__What needs to be done__. Repeat the records. Keep every word and mark exactly as it is.

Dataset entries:
——————

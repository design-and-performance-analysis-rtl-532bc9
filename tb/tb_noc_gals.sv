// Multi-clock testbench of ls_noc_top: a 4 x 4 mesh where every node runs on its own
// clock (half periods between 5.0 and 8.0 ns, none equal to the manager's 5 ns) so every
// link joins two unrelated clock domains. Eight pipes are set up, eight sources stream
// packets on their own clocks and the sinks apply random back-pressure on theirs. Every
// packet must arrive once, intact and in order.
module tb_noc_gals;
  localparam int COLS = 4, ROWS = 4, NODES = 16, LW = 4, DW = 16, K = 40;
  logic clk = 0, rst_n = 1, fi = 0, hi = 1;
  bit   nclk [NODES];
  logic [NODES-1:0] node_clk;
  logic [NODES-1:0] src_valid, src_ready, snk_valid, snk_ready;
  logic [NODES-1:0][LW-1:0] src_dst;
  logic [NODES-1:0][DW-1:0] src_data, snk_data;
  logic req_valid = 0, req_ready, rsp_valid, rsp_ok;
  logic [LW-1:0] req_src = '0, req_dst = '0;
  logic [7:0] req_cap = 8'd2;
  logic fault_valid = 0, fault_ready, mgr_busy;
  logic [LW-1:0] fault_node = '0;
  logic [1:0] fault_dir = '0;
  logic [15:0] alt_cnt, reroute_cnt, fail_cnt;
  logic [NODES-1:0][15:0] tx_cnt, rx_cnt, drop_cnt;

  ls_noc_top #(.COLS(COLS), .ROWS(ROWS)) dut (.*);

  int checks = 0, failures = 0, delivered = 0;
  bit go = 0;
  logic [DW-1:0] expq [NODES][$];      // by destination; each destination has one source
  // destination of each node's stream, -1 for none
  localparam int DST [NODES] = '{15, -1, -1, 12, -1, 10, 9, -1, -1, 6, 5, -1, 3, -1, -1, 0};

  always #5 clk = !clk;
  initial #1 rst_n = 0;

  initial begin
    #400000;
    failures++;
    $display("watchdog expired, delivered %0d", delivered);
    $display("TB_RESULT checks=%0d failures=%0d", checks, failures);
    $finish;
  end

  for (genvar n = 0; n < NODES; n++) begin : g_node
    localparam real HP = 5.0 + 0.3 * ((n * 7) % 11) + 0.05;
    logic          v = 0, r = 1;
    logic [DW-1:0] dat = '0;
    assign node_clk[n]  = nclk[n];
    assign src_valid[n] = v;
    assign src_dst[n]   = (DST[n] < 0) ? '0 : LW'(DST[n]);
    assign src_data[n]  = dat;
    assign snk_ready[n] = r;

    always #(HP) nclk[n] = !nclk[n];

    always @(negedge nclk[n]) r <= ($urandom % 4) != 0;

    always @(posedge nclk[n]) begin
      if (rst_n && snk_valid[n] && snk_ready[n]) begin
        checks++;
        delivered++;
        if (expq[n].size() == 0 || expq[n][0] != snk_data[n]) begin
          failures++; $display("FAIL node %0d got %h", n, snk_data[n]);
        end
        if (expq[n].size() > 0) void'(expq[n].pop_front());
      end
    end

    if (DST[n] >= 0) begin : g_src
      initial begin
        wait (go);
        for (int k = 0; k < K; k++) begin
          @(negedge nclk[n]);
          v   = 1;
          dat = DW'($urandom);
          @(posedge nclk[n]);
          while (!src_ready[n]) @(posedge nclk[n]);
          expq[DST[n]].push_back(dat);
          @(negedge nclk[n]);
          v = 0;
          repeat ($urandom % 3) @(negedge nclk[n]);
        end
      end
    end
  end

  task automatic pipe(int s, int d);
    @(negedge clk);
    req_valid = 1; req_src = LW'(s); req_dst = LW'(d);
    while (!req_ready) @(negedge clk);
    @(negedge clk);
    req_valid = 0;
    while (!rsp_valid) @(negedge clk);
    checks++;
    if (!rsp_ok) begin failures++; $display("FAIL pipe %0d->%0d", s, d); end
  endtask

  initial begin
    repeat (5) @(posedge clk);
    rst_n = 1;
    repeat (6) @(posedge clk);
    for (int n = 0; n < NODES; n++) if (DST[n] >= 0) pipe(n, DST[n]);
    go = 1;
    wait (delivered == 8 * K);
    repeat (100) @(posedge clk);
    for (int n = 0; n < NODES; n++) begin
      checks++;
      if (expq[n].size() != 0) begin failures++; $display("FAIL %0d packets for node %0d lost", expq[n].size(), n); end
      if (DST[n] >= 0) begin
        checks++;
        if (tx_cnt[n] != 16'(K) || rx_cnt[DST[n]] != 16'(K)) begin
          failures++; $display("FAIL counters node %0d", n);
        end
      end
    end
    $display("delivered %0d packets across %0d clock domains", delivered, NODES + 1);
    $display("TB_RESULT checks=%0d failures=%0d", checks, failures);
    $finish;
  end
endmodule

——————

__Solution for this exercise__.
repository design-and-performance-analysis-rtl-532bc9
filename tb/tb_noc_gals.sv
// Multi-clock testbench of ls_noc_top: a 4 x 4 mesh where every node runs on its own
// clock (half periods between 5.0 and 8.0 ns, none equal to the manager's 5 ns) so every
// link joins two unrelated clock domains. Eight pipes are set up, eight sources stream
// packets on their own clocks and the sinks apply random back-pressure on theirs. Every
// packet must arrive once, intact and in order.
module tb_noc_gals;
  localparam int COLS = 4, ROWS = 4, NODES = 16, LW = 4, DW = 16, K = 40;
  logic clk = 0, rst_n = 1, fi = 0, hi = 1;
  bit   nclk [NODES];
  logic [NODES-1:0] node_clk;
  logic [NODES-1:0] src_valid, src_ready, snk_valid, snk_ready;
  logic [NODES-1:0][LW-1:0] src_dst;
  logic [NODES-1:0][DW-1:0] src_data, snk_data;
  logic req_valid = 0, req_ready, rsp_valid, rsp_ok;
  logic [LW-1:0] req_src = '0, req_dst = '0;
  logic [7:0] req_cap = 8'd2;
  logic fault_valid = 0, fault_ready, mgr_busy;
  logic [LW-1:0] fault_node = '0;
  logic [1:0] fault_dir = '0;
  logic [15:0] alt_cnt, reroute_cnt, fail_cnt;
  logic [NODES-1:0][15:0] tx_cnt, rx_cnt, drop_cnt;

  ls_noc_top #(.COLS(COLS), .ROWS(ROWS)) dut (.*);

  int checks = 0, failures = 0, delivered = 0;
  bit go = 0;
  logic [DW-1:0] expq [NODES][$];      // by destination; each destination has one source
  // destination of each node's stream, -1 for none
  localparam int DST [NODES] = '{15, -1, -1, 12, -1, 10, 9, -1, -1, 6, 5, -1, 3, -1, -1, 0};

  always #5 clk = !clk;
  initial #1 rst_n = 0;

  initial begin
    #400000;
    failures++;
    $display("watchdog expired, delivered %0d", delivered);
    $display("TB_RESULT checks=%0d failures=%0d", checks, failures);
    $finish;
  end

  for (genvar n = 0; n < NODES; n++) begin : g_node
    localparam real HP = 5.0 + 0.3 * ((n * 7) % 11) + 0.05;
    logic          v = 0, r = 1;
    logic [DW-1:0] dat = '0;
    assign node_clk[n]  = nclk[n];
    assign src_valid[n] = v;
    assign src_dst[n]   = (DST[n] < 0) ? '0 : LW'(DST[n]);
    assign src_data[n]  = dat;
    assign snk_ready[n] = r;

    always #(HP) nclk[n] = !nclk[n];

    always @(negedge nclk[n]) r <= ($urandom % 4) != 0;

    always @(posedge nclk[n]) begin
      if (rst_n && snk_valid[n] && snk_ready[n]) begin
        checks++;
        delivered++;
        if (expq[n].size() == 0 || expq[n][0] != snk_data[n]) begin
          failures++; $display("FAIL node %0d got %h", n, snk_data[n]);
        end
        if (expq[n].size() > 0) void'(expq[n].pop_front());
      end
    end

    if (DST[n] >= 0) begin : g_src
      initial begin
        wait (go);
        for (int k = 0; k < K; k++) begin
          @(negedge nclk[n]);
          v   = 1;
          dat = DW'($urandom);
          @(posedge nclk[n]);
          while (!src_ready[n]) @(posedge nclk[n]);
          expq[DST[n]].push_back(dat);
          @(negedge nclk[n]);
          v = 0;
          repeat ($urandom % 3) @(negedge nclk[n]);
        end
      end
    end
  end

  task automatic pipe(int s, int d);
    @(negedge clk);
    req_valid = 1; req_src = LW'(s); req_dst = LW'(d);
    while (!req_ready) @(negedge clk);
    @(negedge clk);
    req_valid = 0;
    while (!rsp_valid) @(negedge clk);
    checks++;
    if (!rsp_ok) begin failures++; $display("FAIL pipe %0d->%0d", s, d); end
  endtask

  initial begin
    repeat (5) @(posedge clk);
    rst_n = 1;
    repeat (6) @(posedge clk);
    for (int n = 0; n < NODES; n++) if (DST[n] >= 0) pipe(n, DST[n]);
    go = 1;
    wait (delivered == 8 * K);
    repeat (100) @(posedge clk);
    for (int n = 0; n < NODES; n++) begin
      checks++;
      if (expq[n].size() != 0) begin failures++; $display("FAIL %0d packets for node %0d lost", expq[n].size(), n); end
      if (DST[n] >= 0) begin
        checks++;
        if (tx_cnt[n] != 16'(K) || rx_cnt[DST[n]] != 16'(K)) begin
          failures++; $display("FAIL counters node %0d", n);
        end
      end
    end
    $display("delivered %0d packets across %0d clock domains", delivered, NODES + 1);
    $display("TB_RESULT checks=%0d failures=%0d", checks, failures);
    $finish;
  end
endmodule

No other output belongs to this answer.